VPC Configuration
- VPC CIDR:
10.0.0.0/16
- Region 1:
10.0.0.0/24
(public),10.0.64.0/24
(private) - Region 2:
10.0.16.0/24
(public),10.0.80.0/24
(private) - Region 3:
10.0.32.0/24
(public),10.0.96.0/24
(private)
EC2 Configuration
- Instance A: Deployed on private subnet
10.0.64.0/24
in Region 1. Acts as the control-plane node in my kubernetes cluster. - Instance B: Deployed on private subnet
10.0.96.0/24
in Region 3. Acts as the worker node in my kubernetes cluster. - Instance C: Deployed on public subnet
10.0.16.0/24
in Region 2. Acts as the worker node in my kubernetes cluster. - Instance D: Deployed on public subnet
10.0.0.0/24
in Region 1. Acts as the test machine.
Kubernetes Setup
I've setup a kubernetes cluster with a Instance A as the master node, Instance B as the private worker node and Instance C as the public worker node.
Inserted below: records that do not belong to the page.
// mp_pipeline: asynchronous micro-pipeline built from N multi-stage sections.
//
// Sections MPS_1 .. MPS_N are chained by their data buses; each has its own
// memory (register file), so there are no pipeline registers between them.
// Between every two neighbours sits a control automaton (ca) that reads the
// upstream section's Ready and the downstream section's Free and Busy, starts
// the downstream section with Go and acknowledges the upstream one. Two more
// automata sit at the ends: automaton 0 between the data source and MPS_1,
// automaton N between MPS_N and the data sink. Source and sink are outside
// the pipeline and speak the same protocol as a section:
//   source: presents in_data with in_r high (its "Ready"); the pipeline has
//           taken the data when in_ack has gone low and high again; in_r
//           should fall once in_ack has gone low.
//   sink  : reports out_f (Free) and out_b (Busy); out_go rises when out_data
//           is valid and the sink is Free; the sink must read out_data and
//           raise out_b (dropping out_f) to end the transfer.
// There is no global clock: each section runs on its own local clock from
// clk_sec[k-1], and all handshakes are asynchronous. rst forces every section
// Free and every automaton to S0.
//
// Each section k computes data * x^ITERS[k-1] in GF(2^W) mod POLY, so the
// pipeline output is in_data * x^(sum of ITERS). The chain structure, the
// automata at every boundary and the signals follow the original design; the
// number of sections (four, as drawn in the original figure), the widths,
// the computation and the iteration counts are this design's choices.
module mp_pipeline #(
  parameter int unsigned           N       = 4,
  parameter int unsigned           W       = 16,
  parameter logic [W-1:0]          POLY    = 16'h1021,
  parameter int unsigned           ITERS [N] = '{4, 9, 3, 6},
  parameter mp_pkg::sync_variant_e VARIANT = mp_pkg::SYNC_B
) (
  input  logic         rst,
  input  logic [N-1:0] clk_sec,     // local clocks, one per section
  // source side (plays the part of section 0)
  input  logic         in_r,        // R_0: source data valid
  input  logic [W-1:0] in_data,
  output logic         in_ack,      // A_0
  // sink side (plays the part of section N+1)
  input  logic         out_f,       // F_N+1
  input  logic         out_b,       // B_N+1
  output logic         out_go,      // G_N+1
  output logic [W-1:0] out_data,
  // observation
  output mp_pkg::ss_t  sec_ss  [N], // F, B, R of each section
  output logic [N-1:0] sec_en,      // Enable of each section
  output logic [N:0]   ca_go,       // Go of each automaton (0 .. N)
  output logic [N:0]   ca_ack       // Acknowledgement of each automaton
);

  logic [W-1:0] bus [N+1];  // bus[0] = in_data, bus[k] = DataOut of MPS_k
  logic [N:0]   r_v;            // Ready, index 0: source, 1..N: sections
  logic [N+1:1] f_v, b_v;       // Free/Busy, 1..N: sections, N+1: sink

  assign bus[0] = in_data;
  assign r_v[0] = in_r;
  assign f_v[N+1] = out_f;
  assign b_v[N+1] = out_b;

  for (genvar k = 0; k <= N; k++) begin : g_ca
    ca u_ca (
      .rst      (rst),
      .r_prev   (r_v[k]),
      .f_next   (f_v[k+1]),
      .b_next   (b_v[k+1]),
      .go_next  (ca_go[k]),
      .ack_prev (ca_ack[k])
    );
  end

  for (genvar k = 1; k <= N; k++) begin : g_sec
    mps #(
      .W       (W),
      .ITERS   (ITERS[k-1]),
      .POLY    (POLY),
      .VARIANT (VARIANT)
    ) u_mps (
      .clk      (clk_sec[k-1]),
      .rst      (rst),
      .go       (ca_go[k-1]),
      .ack      (ca_ack[k]),
      .data_in  (bus[k-1]),
      .data_out (bus[k]),
      .ss       (sec_ss[k-1]),
      .enable   (sec_en[k-1])
    );
    assign r_v[k] = sec_ss[k-1].r;
    assign f_v[k] = sec_ss[k-1].f;
    assign b_v[k] = sec_ss[k-1].b;
  end

  assign in_ack   = ca_ack[0];
  assign out_go   = ca_go[N];
  assign out_data = bus[N];

endmodule
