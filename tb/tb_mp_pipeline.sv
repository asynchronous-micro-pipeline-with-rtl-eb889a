// tb_mp_pipeline: end-to-end test of the whole micro-pipeline at its default
// size (four sections, 16-bit data, iteration counts 4, 9, 3, 6, synchronizer
// variant B). Each section runs on its own free-running clock with a
// different, unrelated period. An asynchronous data source and a data sink
// speak the section protocol at the two ends, with random pauses, so that
// every automaton sees both orders of arrival.
//
// Checked: every accepted operand comes out exactly once, in order, as
// operand * x^22 in GF(2^16) mod 0x1021 (22 = sum of the iteration counts);
// no section is ever in two states; after a reset in the middle of traffic
// every section is Free and every automaton in S0, and traffic resumes.
// Counted, and a failure if never seen:
//   wait_for_data  - an automaton fired because its upstream side became
//                    Ready while the downstream side was already Free
//                    (left half of the switching diagram),
//   wait_for_free  - it fired because the downstream side became Free while
//                    the upstream side was already Ready (right half),
//                    both for every automaton between two sections;
//   back_pressure  - the last section Ready while the sink is Busy;
//   starvation     - the first section Free with no data offered;
//   short_s1       - an automaton's S1 phase shorter than the upstream
//                    section's clock period (caught by the capture flip-flop);
//   enables        - Enable pulses, which must equal the loads;
//   mid_reset      - the reset in the middle of traffic.
module tb_mp_pipeline;
  timeunit 1ns;
  timeprecision 10ps;

  localparam int N = 4;
  localparam int W = 16;
  localparam logic [W-1:0] POLY = 16'h1021;
  localparam int TOTAL_ITERS = 4 + 9 + 3 + 6;
  localparam real HALF [N] = '{5.0, 2.3, 7.3, 3.1};

  int checks = 0, failures = 0;
  logic seen_reset = 0;  // power-up values before the first reset are not counted
  always @(posedge rst) seen_reset = 1;

  logic         rst = 0;
  logic [N-1:0] clk_sec = '0;
  logic         in_r = 0, in_ack;
  logic [W-1:0] in_data = '0;
  logic         out_f = 1, out_b = 0, out_go;
  logic [W-1:0] out_data;
  mp_pkg::ss_t  sec_ss [N];
  logic [N-1:0] sec_en;
  logic [N:0]   ca_go, ca_ack;

  mp_pipeline dut (.*);

  for (genvar k = 0; k < N; k++) begin : g_clk
    initial begin
      #(HALF[k] * 0.37 * (k + 1));
      forever #(HALF[k]) clk_sec[k] = ~clk_sec[k];
    end
  end

  task automatic check(logic cond, string what);
    checks++;
    if (!cond) begin
      failures++;
      $display("%t: %s", $realtime, what);
    end
  endtask

  function automatic logic [W-1:0] model(logic [W-1:0] a);
    logic [W:0] t;
    for (int i = 0; i < TOTAL_ITERS; i++) begin
      t = {a, 1'b0};
      if (t[W]) t = t ^ {1'b1, POLY};
      a = t[W-1:0];
    end
    return a;
  endfunction

  // ------------------------------------------------------------------
  // Mechanism counters
  // ------------------------------------------------------------------
  int wait_for_data [N+1];
  int wait_for_free [N+1];
  int back_pressure = 0, starvation = 0, short_s1 = 0, enables = 0, loads = 0;
  int mid_reset = 0;
  logic [N:0] r_side, f_side, b_side;
  realtime t_r [N+1], t_f [N+1], t_s1 [N+1];

  always_comb begin
    r_side[0] = in_r;
    for (int k = 1; k <= N; k++) r_side[k] = sec_ss[k-1].r;
    for (int k = 0; k < N; k++)  f_side[k] = sec_ss[k].f;
    f_side[N] = out_f;
    for (int k = 0; k < N; k++)  b_side[k] = sec_ss[k].b;
    b_side[N] = out_b;
  end

  for (genvar k = 0; k <= N; k++) begin : g_mon
    always @(posedge r_side[k]) t_r[k] = $realtime;
    always @(posedge f_side[k]) t_f[k] = $realtime;
    // an automaton is never asked to set while its reset (B) is active
    always @(posedge (r_side[k] & f_side[k])) begin
      checks++;
      if (seen_reset && !rst && b_side[k]) begin
        failures++;
        $display("%t: automaton %0d set while B is high", $realtime, k);
      end
    end
    always @(posedge ca_go[k]) begin
      t_s1[k] = $realtime;
      if (t_r[k] >= t_f[k]) wait_for_data[k]++;
      else                  wait_for_free[k]++;
    end
    if (k >= 1) begin : g_short
      always @(negedge ca_go[k])
        if (!rst && ($realtime - t_s1[k]) < 2.0 * HALF[k-1]) short_s1++;
    end
  end

  for (genvar k = 0; k < N; k++) begin : g_sec_mon
    always @(posedge sec_en[k]) if (seen_reset && !rst) enables++;
    always @(posedge clk_sec[k]) begin
      if (!rst) begin
        checks++;
        if ((32'(sec_ss[k].f) + 32'(sec_ss[k].b) + 32'(dut.g_sec[k+1].u_mps.u_ctrl.state[2])) != 1) begin
          failures++;
          $display("%t: section %0d not in exactly one state", $realtime, k + 1);
        end
        if (dut.g_sec[k+1].u_mps.load) loads++;
      end
    end
  end

  always @(posedge clk_sec[N-1])
    if (!rst && sec_ss[N-1].r && out_b) back_pressure++;
  always @(posedge clk_sec[0])
    if (!rst && sec_ss[0].f && !in_r) starvation++;

  // ------------------------------------------------------------------
  // Source and sink
  // ------------------------------------------------------------------
  logic [W-1:0] expected [$];
  int sent = 0, received = 0;
  int to_send = 0;
  int sink_slow = 0;  // percent of transfers after which the sink stalls long

  initial begin : source
    forever begin
      wait (to_send > 0 && !rst);
      in_data = W'($urandom);
      in_r = 1;
      wait (!in_ack || rst);
      if (!rst) begin
        // automaton 0 in S1: data accepted, Ready withdrawn as a section does
        expected.push_back(in_data);
        sent++;
        to_send--;
        #0.05 in_r = 0;
        wait (in_ack || rst);
      end
      in_r = 0;
      if (($urandom % 10) == 0) #($urandom % 300);
      else                      #($urandom % 6);
    end
  end

  initial begin : sink
    wait (rst);
    wait (!rst);
    forever begin
      wait (out_go === 1'b1);
      if (!rst) begin
        received++;
        checks++;
        if (expected.size() == 0) begin
          failures++;
          $display("%t: unexpected output %h", $realtime, out_data);
        end else begin
          logic [W-1:0] a;
          a = expected.pop_front();
          if (out_data !== model(a)) begin
            failures++;
            $display("%t: output %h expected %h (operand %h)", $realtime, out_data, model(a), a);
          end
        end
      end
      #($urandom % 3 + 0.1);
      out_f = 0;
      out_b = 1;
      wait (out_go === 1'b0);
      if (($urandom % 100) < sink_slow) #($urandom % 400 + 50);
      else                              #($urandom % 4);
      out_b = 0;
      out_f = 1;
    end
  end

  initial begin
    #20000000;
    failures++;
    $display("watchdog: sent=%0d received=%0d", sent, received);
    $display("TB_RESULT checks=%0d failures=%0d", checks, failures);
    $finish;
  end

  task automatic drain(int limit_ns);
    realtime t0 = $realtime;
    while ((to_send > 0 || received < sent) && ($realtime - t0) < limit_ns) #10;
    check(to_send == 0 && received == sent,
          $sformatf("drained: sent=%0d received=%0d left=%0d", sent, received, to_send));
  endtask

  initial begin
    #1 rst = 1;
    #30;
    check(sec_ss[0].f && sec_ss[1].f && sec_ss[2].f && sec_ss[3].f, "all Free in reset");
    check(ca_go == '0 && ca_ack == '1, "all automata in S0 in reset");
    rst = 0;

    // phase 1: fast sink, traffic limited by the sections
    sink_slow = 0;
    to_send = 300;
    drain(200000);

    // phase 2: sink that often stalls, back-pressure through the chain
    sink_slow = 30;
    to_send = 300;
    drain(2000000);

    // phase 3: reset in the middle of traffic
    sink_slow = 10;
    to_send = 40;
    wait (sec_ss[2].b && sec_ss[0].b);
    #3 rst = 1;
    mid_reset++;
    #0.5;
    check(sec_ss[0].f && sec_ss[1].f && sec_ss[2].f && sec_ss[3].f,
          "all sections Free after mid-traffic reset");
    check(ca_go == '0 && ca_ack == '1, "all automata in S0 after mid-traffic reset");
    #40;
    expected.delete();
    to_send = 0;
    received = 0;
    sent = 0;
    wait (out_f);
    #20 rst = 0;

    // phase 4: traffic resumes after the reset
    sink_slow = 5;
    to_send = 200;
    drain(2000000);

    $display("wait_for_data=%p", wait_for_data);
    $display("wait_for_free=%p", wait_for_free);
    $display("back_pressure=%0d starvation=%0d short_s1=%0d enables=%0d loads=%0d mid_reset=%0d",
             back_pressure, starvation, short_s1, enables, loads, mid_reset);
    for (int k = 1; k < N; k++) begin
      check(wait_for_data[k] > 0, $sformatf("automaton %0d never waited for data", k));
      check(wait_for_free[k] > 0, $sformatf("automaton %0d never waited for a free section", k));
    end
    check(wait_for_data[0] > 0 && wait_for_data[N] > 0, "end automata waited for data");
    check(wait_for_free[0] > 0 && wait_for_free[N] > 0, "end automata waited for free");
    check(back_pressure > 0, "back pressure never happened");
    check(starvation > 0, "starvation never happened");
    check(short_s1 > 0, "no short S1 phase");
    check(enables == loads, $sformatf("enables %0d vs loads %0d", enables, loads));
    check(mid_reset == 1, "mid-traffic reset");
    $display("TB_RESULT checks=%0d failures=%0d", checks, failures);
    $finish;
  end
endmodule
I'm using Cilium CNI with VXLAN routing and I've enabled Cilium's L2Annoucements feature. I've deployed a nginx deployement with an nginx service called nginx-svc
of type LoadBalancer
. I've also created a CiliumLoadBalancerIPPool
resource in my cluster that will grant any services an External IP
from subnet 10.0.128.0/24
to services of type LoadBalancer
.
I chose
10.0.128.0/24
because it was unused and wouldn't conflict with my existing VPC subnets.
Problem
As expected, my nginx-svc
received an External IP
from the virtual subnet 10.0.128.0/24
. Let's say this External IP
was 10.0.128.1
. When I do a curl http://10.0.128.1
from Instance A, Instance B and Instance C, I'm able to access my nginx-svc
. However, when I do curl http://10.0.128.1
on Instance D that isn't joined to my kubernetes cluster I'm unable to access the service and the request times out. This is the problem. I've read into how the L2Annoucement feature works and it does so by sending an ARP
reply to the router responsible for LAN CIDR (such as 10.0.0.0/16 in AWS case) to make it aware of the usage of virtual IP 10.0.128.1
such that ARP
requests from other instances (Instance A,B,C,D) within the same LAN (10.0.0.0/16
) are forwarded to the MAC
address of instance running the service.
This exact same setup works locally when I run it on QEMU and I'm able to access 10.0.128.1
even from virtual machines that are not joined into the cluster but this fails when running on AWS VPC. I am not entirely sure why this fails on AWS VPC.
The reason I want to to access service running on the virtual IP 10.0.128.1
from Instance D which isn't joined to the cluster is so I can create a DNAT/SNAT rule on Instance D via iptables and have it forward traffic from/to it's public IPv4 address to/from the private service address 10.0.128.1
accessible via LAN/VPC thereby simulating a public facing service.